**YOUR ASSIGNMENT:** Copy each line below that includes "their".

**EXERCISE INPUTS:**
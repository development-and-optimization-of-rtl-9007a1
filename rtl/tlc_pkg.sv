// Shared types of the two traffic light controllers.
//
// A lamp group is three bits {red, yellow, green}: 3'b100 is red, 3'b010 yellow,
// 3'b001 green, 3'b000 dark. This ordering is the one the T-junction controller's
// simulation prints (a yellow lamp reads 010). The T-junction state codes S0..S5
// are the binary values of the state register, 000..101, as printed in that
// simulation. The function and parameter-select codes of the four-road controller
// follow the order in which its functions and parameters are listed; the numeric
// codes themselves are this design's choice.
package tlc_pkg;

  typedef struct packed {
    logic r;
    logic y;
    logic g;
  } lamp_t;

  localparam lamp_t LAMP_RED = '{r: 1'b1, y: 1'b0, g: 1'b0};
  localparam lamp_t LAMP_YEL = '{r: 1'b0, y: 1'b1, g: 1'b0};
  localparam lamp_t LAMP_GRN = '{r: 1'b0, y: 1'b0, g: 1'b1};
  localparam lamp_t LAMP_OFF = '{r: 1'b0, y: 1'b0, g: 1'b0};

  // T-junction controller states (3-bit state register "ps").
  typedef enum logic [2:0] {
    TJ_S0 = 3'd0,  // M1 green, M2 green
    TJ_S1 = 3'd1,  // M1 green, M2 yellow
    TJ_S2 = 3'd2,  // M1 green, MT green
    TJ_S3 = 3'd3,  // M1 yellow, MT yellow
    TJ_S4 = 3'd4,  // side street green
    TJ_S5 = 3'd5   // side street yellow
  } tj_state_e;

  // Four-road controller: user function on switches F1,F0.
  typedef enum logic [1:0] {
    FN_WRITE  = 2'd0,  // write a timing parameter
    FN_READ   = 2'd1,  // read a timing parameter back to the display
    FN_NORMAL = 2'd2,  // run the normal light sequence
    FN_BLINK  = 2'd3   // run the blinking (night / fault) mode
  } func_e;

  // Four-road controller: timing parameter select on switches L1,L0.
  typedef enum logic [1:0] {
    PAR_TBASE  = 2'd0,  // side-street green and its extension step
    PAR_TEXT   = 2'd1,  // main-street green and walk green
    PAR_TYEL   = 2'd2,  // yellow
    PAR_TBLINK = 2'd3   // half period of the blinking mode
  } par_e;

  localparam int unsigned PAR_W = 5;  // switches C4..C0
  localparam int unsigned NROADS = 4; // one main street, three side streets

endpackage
* * *
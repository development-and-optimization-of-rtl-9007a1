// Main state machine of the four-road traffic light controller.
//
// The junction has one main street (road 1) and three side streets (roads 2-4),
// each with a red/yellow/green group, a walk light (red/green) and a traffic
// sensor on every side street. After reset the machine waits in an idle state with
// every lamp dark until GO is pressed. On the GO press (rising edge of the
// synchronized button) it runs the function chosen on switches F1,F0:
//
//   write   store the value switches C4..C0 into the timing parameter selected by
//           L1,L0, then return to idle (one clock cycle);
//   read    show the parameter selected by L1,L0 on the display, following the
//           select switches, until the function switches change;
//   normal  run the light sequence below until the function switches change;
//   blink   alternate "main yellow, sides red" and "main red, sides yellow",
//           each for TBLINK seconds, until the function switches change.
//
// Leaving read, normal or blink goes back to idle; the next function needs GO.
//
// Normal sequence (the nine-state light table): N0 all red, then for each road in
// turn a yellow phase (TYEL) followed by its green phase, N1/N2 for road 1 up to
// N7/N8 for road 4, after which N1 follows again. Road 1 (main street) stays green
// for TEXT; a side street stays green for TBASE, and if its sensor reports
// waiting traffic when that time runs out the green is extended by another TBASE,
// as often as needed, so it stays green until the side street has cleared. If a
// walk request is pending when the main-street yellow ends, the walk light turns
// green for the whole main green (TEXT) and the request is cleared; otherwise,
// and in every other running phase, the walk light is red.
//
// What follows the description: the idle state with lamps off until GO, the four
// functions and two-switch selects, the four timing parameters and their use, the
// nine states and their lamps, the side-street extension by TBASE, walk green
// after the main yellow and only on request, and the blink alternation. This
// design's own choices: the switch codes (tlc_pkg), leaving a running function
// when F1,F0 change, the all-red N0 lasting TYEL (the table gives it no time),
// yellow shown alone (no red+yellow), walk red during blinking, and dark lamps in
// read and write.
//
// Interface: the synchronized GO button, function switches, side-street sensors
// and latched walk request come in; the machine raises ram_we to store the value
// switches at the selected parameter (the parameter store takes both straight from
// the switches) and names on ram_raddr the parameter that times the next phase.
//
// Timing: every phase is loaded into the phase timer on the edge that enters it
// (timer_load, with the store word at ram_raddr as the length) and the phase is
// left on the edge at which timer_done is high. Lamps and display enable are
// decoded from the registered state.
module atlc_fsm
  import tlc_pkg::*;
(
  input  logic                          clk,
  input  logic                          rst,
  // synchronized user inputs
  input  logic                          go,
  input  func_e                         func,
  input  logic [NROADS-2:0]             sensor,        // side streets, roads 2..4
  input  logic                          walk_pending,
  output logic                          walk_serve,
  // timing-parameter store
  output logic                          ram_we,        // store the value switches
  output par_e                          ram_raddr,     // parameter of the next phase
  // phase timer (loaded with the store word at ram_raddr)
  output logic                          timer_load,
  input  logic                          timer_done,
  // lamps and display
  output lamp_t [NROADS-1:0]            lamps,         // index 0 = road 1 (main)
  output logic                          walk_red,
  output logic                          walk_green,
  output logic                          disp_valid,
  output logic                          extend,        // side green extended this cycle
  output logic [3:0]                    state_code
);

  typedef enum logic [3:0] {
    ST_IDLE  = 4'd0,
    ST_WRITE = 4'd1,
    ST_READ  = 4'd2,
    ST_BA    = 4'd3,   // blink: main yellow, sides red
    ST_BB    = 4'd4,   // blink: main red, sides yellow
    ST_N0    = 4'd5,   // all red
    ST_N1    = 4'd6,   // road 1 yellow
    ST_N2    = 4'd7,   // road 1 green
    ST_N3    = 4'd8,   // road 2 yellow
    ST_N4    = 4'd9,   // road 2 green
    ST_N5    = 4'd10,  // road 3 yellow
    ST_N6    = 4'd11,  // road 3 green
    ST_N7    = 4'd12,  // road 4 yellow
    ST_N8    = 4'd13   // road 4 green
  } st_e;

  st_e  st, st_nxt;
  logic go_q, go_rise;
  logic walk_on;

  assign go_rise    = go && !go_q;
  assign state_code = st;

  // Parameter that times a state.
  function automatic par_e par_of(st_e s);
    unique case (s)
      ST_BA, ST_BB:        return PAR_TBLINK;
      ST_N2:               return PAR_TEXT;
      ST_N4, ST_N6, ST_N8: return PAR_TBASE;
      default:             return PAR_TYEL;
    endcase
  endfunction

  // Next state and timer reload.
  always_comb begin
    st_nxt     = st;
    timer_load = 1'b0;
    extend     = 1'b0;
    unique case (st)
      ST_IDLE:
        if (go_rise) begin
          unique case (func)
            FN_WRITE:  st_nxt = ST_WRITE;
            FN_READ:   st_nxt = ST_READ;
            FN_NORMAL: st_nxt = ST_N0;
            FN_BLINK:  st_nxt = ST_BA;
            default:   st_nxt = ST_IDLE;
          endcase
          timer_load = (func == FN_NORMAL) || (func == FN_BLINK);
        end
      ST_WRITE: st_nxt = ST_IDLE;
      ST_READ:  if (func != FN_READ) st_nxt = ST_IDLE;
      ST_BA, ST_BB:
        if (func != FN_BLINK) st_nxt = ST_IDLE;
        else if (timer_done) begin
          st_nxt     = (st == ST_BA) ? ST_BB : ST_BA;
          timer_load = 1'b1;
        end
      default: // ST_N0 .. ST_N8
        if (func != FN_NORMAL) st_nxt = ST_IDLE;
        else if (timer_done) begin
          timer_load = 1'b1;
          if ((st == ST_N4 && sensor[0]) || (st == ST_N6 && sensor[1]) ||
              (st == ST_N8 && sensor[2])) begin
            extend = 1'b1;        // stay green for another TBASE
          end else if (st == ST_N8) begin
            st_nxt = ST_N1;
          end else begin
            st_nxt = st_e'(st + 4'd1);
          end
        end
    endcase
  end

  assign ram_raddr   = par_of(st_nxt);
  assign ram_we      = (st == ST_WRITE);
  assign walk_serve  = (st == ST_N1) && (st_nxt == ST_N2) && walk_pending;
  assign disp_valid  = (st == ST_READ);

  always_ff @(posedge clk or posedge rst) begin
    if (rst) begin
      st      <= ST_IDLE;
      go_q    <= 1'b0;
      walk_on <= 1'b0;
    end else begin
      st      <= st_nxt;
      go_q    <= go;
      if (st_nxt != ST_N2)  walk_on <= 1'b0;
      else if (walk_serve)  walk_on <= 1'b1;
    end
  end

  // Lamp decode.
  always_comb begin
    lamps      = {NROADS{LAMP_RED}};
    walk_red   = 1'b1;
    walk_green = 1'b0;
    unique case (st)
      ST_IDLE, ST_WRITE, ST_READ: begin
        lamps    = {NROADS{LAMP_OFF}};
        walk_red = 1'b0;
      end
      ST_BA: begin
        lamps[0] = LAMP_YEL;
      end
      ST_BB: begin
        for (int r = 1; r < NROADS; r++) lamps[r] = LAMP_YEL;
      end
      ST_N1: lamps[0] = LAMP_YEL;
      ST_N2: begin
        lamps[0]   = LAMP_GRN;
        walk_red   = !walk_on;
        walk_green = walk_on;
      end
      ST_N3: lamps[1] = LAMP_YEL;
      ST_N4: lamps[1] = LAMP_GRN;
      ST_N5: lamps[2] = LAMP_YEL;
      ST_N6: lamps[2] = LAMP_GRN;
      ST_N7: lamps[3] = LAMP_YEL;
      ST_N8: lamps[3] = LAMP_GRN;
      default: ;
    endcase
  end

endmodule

**ANSWER TO THIS PROBLEM:**
// functions and two-switch selects, the four timing parameters and their use, the
// nine states and their lamps, the side-street extension by TBASE, walk green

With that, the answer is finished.